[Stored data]

┄┄┄┄┄┄┄┄┄┄┄┄┄┄┄┄┄┄┄┄

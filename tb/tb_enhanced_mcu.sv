// End-to-end testbench of the enhanced microcontroller at its default size.
// The UART's serial output is looped back to its input. In turn it:
//   - lets the core run the built-in swap program and checks, through the
//     Z pointer of the register file, which addresses the data RAM, that
//     locations 64h and 65h are swapped, and that the twelve instructions
//     retired in twelve consecutive clocks after a one-clock pipeline fill;
//   - writes and reads the register file, moves the Z pointer up and down on
//     addrbus and clears the file;
//   - drives the significand adder/subtractor, multiplier and divider with
//     the reference examples (16h+12h, 16h-12h, 6*8, 0Ch/4);
//   - runs IEEE-754 operations in all four rounding modes, including
//     overflow, underflow, denormals, an invalid operation and division by
//     zero, each checked one clock after start;
//   - sends 54h, CCh and E3h through the UART and receives them back;
//   - pushes five entries on the four-level stack and pops five.
// Every mechanism is counted and a mechanism that never happened counts as
// a failure.
module tb_enhanced_mcu;
  import mcu_pkg::*;

  logic clk = 0, rst_n = 0;
  logic [7:0] pc, acc, zp_data;
  logic [23:0] ir;
  logic retired, illegal_op;
  logic clrn = 0, wr_reg = 0, dest = 0, inc_zp = 0, dec_zp = 0;
  logic [7:0] c = '0, reg_rd, reg_rr, addrbus;
  logic [3:0] rd = '0, rr = '0;
  logic ResetF = 0, ClkEnbT = 1, Clk16xT = 0, Shift_LdF = 1;
  logic [7:0] TxDataT = '0, RxData;
  logic TxSerial_Out, XmitMT, RxSerial_In, DataRdyT;
  logic [23:0] opa = '0, opb = '0, sum, opa1 = '0, opb1 = '0, dividend = '0, divisor = 24'd1;
  logic [23:0] quo, remainder;
  logic add = 1, co;
  logic [47:0] prod;
  logic fpu_start = 0;
  logic [1:0] fpu_op = '0, fpu_rmode = '0;
  logic [31:0] fpu_a = '0, fpu_b = '0, fpu_result;
  fpu_flags_t fpu_flags;
  logic fpu_zero, fpu_valid;
  logic stk_push = 0, stk_pop = 0;
  logic [7:0] stk_din = '0, stk_top;
  logic stk_empty, stk_full, stk_overflow, stk_underflow;

  int checks = 0, failures = 0;

  assign RxSerial_In = TxSerial_Out;

  enhanced_mcu dut (.*);

  always #5 clk = ~clk;
  always @(posedge clk) Clk16xT <= ~Clk16xT;

  initial begin
    repeat (100000) @(posedge clk);
    failures++;
    $display("TB_RESULT checks=%0d failures=%0d", checks, failures);
    $finish;
  end

  // mechanism counters
  int n_zread = 0, n_retire_run = 0, n_zinc = 0, n_zdec = 0, n_clear = 0, n_borrow = 0;
  int n_rm [4] = '{0, 0, 0, 0};
  int n_ovf = 0, n_unf = 0, n_inv = 0, n_dbz = 0, n_denorm = 0, n_frames = 0;
  int n_stk_ovf = 0, n_stk_unf = 0;

  always @(posedge clk) begin
    if (rst_n && stk_overflow)  n_stk_ovf++;
    if (rst_n && stk_underflow) n_stk_unf++;
  end

  task automatic chk(input bit ok, input string what);
    checks++;
    if (!ok) begin failures++; $display("FAIL %s at %0t", what, $time); end
  endtask

  task automatic fp(input logic [1:0] o, input logic [1:0] rm, input logic [31:0] a,
                    input logic [31:0] b, input logic [31:0] e, input string what);
    @(negedge clk);
    fpu_op = o; fpu_rmode = rm; fpu_a = a; fpu_b = b; fpu_start = 1;
    @(negedge clk);
    fpu_start = 0;
    chk(fpu_valid && fpu_result == e, what);
    n_rm[rm]++;
    if (fpu_flags.overflow)    n_ovf++;
    if (fpu_flags.underflow)   n_unf++;
    if (fpu_flags.invalid)     n_inv++;
    if (fpu_flags.div_by_zero) n_dbz++;
    if (a[30:23] == 0 && a[22:0] != 0) n_denorm++;
    if (!fpu_flags.invalid && e[30:23] == 0 && e[22:0] != 0) n_denorm++;
    if (fpu_result !== e) $display("  got %h expected %h", fpu_result, e);
  endtask

  task automatic uart_xfer(input logic [7:0] v);
    int n;
    @(negedge clk);
    TxDataT = v; Shift_LdF = 0;
    @(negedge clk); Shift_LdF = 1;
    n = 0;
    while (!(DataRdyT && RxData == v) && n < 400) begin @(negedge clk); n++; end
    chk(DataRdyT && RxData == v, $sformatf("uart loopback %h", v));
    if (DataRdyT && RxData == v) n_frames++;
    while (!XmitMT) @(negedge clk);
  endtask

  initial begin
    int run;
    repeat (3) @(negedge clk);
    rst_n = 1; clrn = 1; ResetF = 1;

    // ---------------- core: swap program
    run = 0;
    for (int i = 0; i < 16; i++) begin
      @(negedge clk);
      if (retired) run++;
    end
    chk(run >= 12, "core retires every clock");
    if (run >= 12) n_retire_run++;
    chk(acc == 8'hFF && !illegal_op, "accumulator");
    // read the result back through the Z pointer (R30) of the register file
    wr_reg = 1; dest = 0; rd = 4'd14;
    c = 8'h64; @(negedge clk); chk(addrbus == 8'h64 && zp_data == 8'h88, "Z -> swapped [64]");
    c = 8'h48; @(negedge clk); chk(zp_data == 8'hFF, "Z -> temporary [48]");
    wr_reg = 0; inc_zp = 1; @(negedge clk); inc_zp = 0;
    chk(addrbus == 8'h49, "Z post-increment");
    c = 8'h65; wr_reg = 1; @(negedge clk); wr_reg = 0;
    chk(zp_data == 8'hFF, "Z -> swapped [65]");
    if (zp_data == 8'hFF) n_zread++;

    // ---------------- register file
    wr_reg = 1; rd = 4'd0; rr = 4'd0; c = 8'h04;
    @(negedge clk); chk(reg_rd == 8'h04 && reg_rr == 8'h04, "R16 = 04");
    c = 8'h09; @(negedge clk); chk(reg_rd == 8'h09, "R16 = 09");
    c = 8'h24; dest = 1; rr = 4'd5; @(negedge clk);
    chk(reg_rr == 8'h24 && reg_rd == 8'h09, "R21 = 24 through dest");
    dest = 0; rd = 4'd14; c = 8'hA0; @(negedge clk);
    chk(addrbus == 8'hA0, "Z = A0");
    wr_reg = 0; inc_zp = 1; @(negedge clk); inc_zp = 0;
    chk(addrbus == 8'hA1, "Z incremented"); if (addrbus == 8'hA1) n_zinc++;
    dec_zp = 1; repeat (2) @(negedge clk); dec_zp = 0;
    chk(addrbus == 8'h9F, "Z decremented"); if (addrbus == 8'h9F) n_zdec++;
    clrn = 0; #1;
    chk(addrbus == 8'h00 && reg_rr == 8'h00, "register file cleared");
    if (addrbus == 8'h00) n_clear++;
    @(negedge clk); clrn = 1;

    // ---------------- significand units
    opa = 24'h16; opb = 24'h12; add = 1; #1 chk(sum == 24'h28 && !co, "16h+12h");
    add = 0; #1 chk(sum == 24'h04 && co, "16h-12h");
    opa = 24'h7; opb = 24'h9; #1 chk(sum == 24'hFFFFFE && !co, "7-9 borrows");
    if (!co) n_borrow++;
    opa1 = 24'd6; opb1 = 24'd8; #1 chk(prod == 48'h30, "6*8");
    opa1 = 24'h0C; opb1 = 24'h11; #1 chk(prod == 48'hCC, "0Ch*11h");
    dividend = 24'h0C; divisor = 24'd4; #1 chk(quo == 24'd3 && remainder == 0, "0Ch/4");
    dividend = 24'd100; divisor = 24'd7; #1 chk(quo == 24'd14 && remainder == 24'd2, "100/7");

    // ---------------- IEEE-754 FPU
    fp(0, 0, 32'h3FC0_0000, 32'h4010_0000, 32'h4070_0000, "1.5+2.25");
    fp(1, 0, 32'h41B0_0000, 32'h4190_0000, 32'h4080_0000, "22-18");
    fp(2, 0, 32'h40C0_0000, 32'h4100_0000, 32'h4240_0000, "6*8");
    fp(3, 0, 32'h4140_0000, 32'h4080_0000, 32'h4040_0000, "12/4");
    fp(3, 0, 32'h3F80_0000, 32'h4040_0000, 32'h3EAA_AAAB, "1/3 nearest");
    fp(3, 1, 32'h3F80_0000, 32'h4040_0000, 32'h3EAA_AAAA, "1/3 to zero");
    fp(3, 2, 32'hBF80_0000, 32'h4040_0000, 32'hBEAA_AAAA, "-1/3 up");
    fp(3, 3, 32'hBF80_0000, 32'h4040_0000, 32'hBEAA_AAAB, "-1/3 down");
    fp(3, 2, 32'h3F80_0000, 32'h4040_0000, 32'h3EAA_AAAB, "1/3 up");
    fp(2, 0, 32'h7F7F_FFFF, 32'h4000_0000, 32'h7F80_0000, "overflow");
    chk(fpu_flags.overflow && fpu_flags.inexact, "overflow flags");
    fp(2, 0, 32'h0080_0001, 32'h3F00_0000, 32'h0040_0000, "underflow");
    chk(fpu_flags.underflow, "underflow flag");
    fp(0, 0, 32'h0000_0001, 32'h0000_0001, 32'h0000_0002, "denormal add");
    fp(1, 0, 32'h7F80_0000, 32'h7F80_0000, QNAN, "inf-inf");
    chk(fpu_flags.invalid, "invalid flag");
    fp(3, 0, 32'h3F80_0000, 32'h0000_0000, 32'h7F80_0000, "1/0");
    chk(fpu_flags.div_by_zero, "div by zero flag");
    fp(1, 3, 32'h4000_0000, 32'h4000_0000, 32'h8000_0000, "2-2 rounding down");
    chk(fpu_zero, "zero flag");

    // ---------------- UART loopback
    uart_xfer(8'h54); uart_xfer(8'hCC); uart_xfer(8'hE3);

    // ---------------- hardware stack
    for (int i = 0; i < 5; i++) begin
      @(negedge clk); stk_push = 1; stk_din = 8'(8'h10 + i);
    end
    @(negedge clk); stk_push = 0;
    chk(stk_full && stk_top == 8'h14, "stack full");
    for (int i = 0; i < 5; i++) begin
      if (i < 4) chk(stk_top == 8'(8'h14 - i), "stack LIFO order");
      stk_pop = 1;
      @(negedge clk);
    end
    stk_pop = 0;
    @(negedge clk);
    chk(stk_empty, "stack empty");

    // ---------------- mechanisms
    chk(n_retire_run > 0, "mechanism: single-clock pipelined execution");
    chk(n_zinc > 0 && n_zdec > 0, "mechanism: Z pointer increment/decrement");
    chk(n_clear > 0, "mechanism: register clear");
    chk(n_zread > 0, "mechanism: data RAM read through the Z pointer");
    chk(n_borrow > 0, "mechanism: subtract borrow");
    for (int m = 0; m < 4; m++) chk(n_rm[m] > 0, $sformatf("mechanism: rounding mode %0d", m));
    chk(n_ovf > 0 && n_unf > 0, "mechanism: overflow and underflow");
    chk(n_inv > 0 && n_dbz > 0, "mechanism: invalid and divide by zero");
    chk(n_denorm > 0, "mechanism: denormal operand/result");
    chk(n_frames == 3, "mechanism: UART frames");
    chk(n_stk_ovf == 1 && n_stk_unf == 1, "mechanism: stack overflow/underflow");
    $display("mechanisms: zread=%0d retire_runs=%0d zinc=%0d zdec=%0d clear=%0d borrow=%0d rm=%0d/%0d/%0d/%0d ovf=%0d unf=%0d inv=%0d dbz=%0d denorm=%0d frames=%0d stk_ovf=%0d stk_unf=%0d",
             n_zread, n_retire_run, n_zinc, n_zdec, n_clear, n_borrow, n_rm[0], n_rm[1], n_rm[2], n_rm[3],
             n_ovf, n_unf, n_inv, n_dbz, n_denorm, n_frames, n_stk_ovf, n_stk_unf);
    $display("TB_RESULT checks=%0d failures=%0d", checks, failures);
    $finish;
  end
endmodule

┄┄┄┄┄┄┄┄┄┄┄┄┄┄┄┄┄┄┄┄

The problem
Among the records above, a stretch begins at the line containing "uart_xfer(8'h54); uart_xfer(8'hCC); uart_xfer(8'hE3);" and ends at the line containing "chk(stk_full && stk_top". Restate that stretch word for word, and nothing else.

Response to this task
    uart_xfer(8'h54); uart_xfer(8'hCC); uart_xfer(8'hE3);

    // ---------------- hardware stack
    for (int i = 0; i < 5; i++) begin
      @(negedge clk); stk_push = 1; stk_din = 8'(8'h10 + i);
    end
    @(negedge clk); stk_push = 0;
    chk(stk_full && stk_top == 8'h14, "stack full");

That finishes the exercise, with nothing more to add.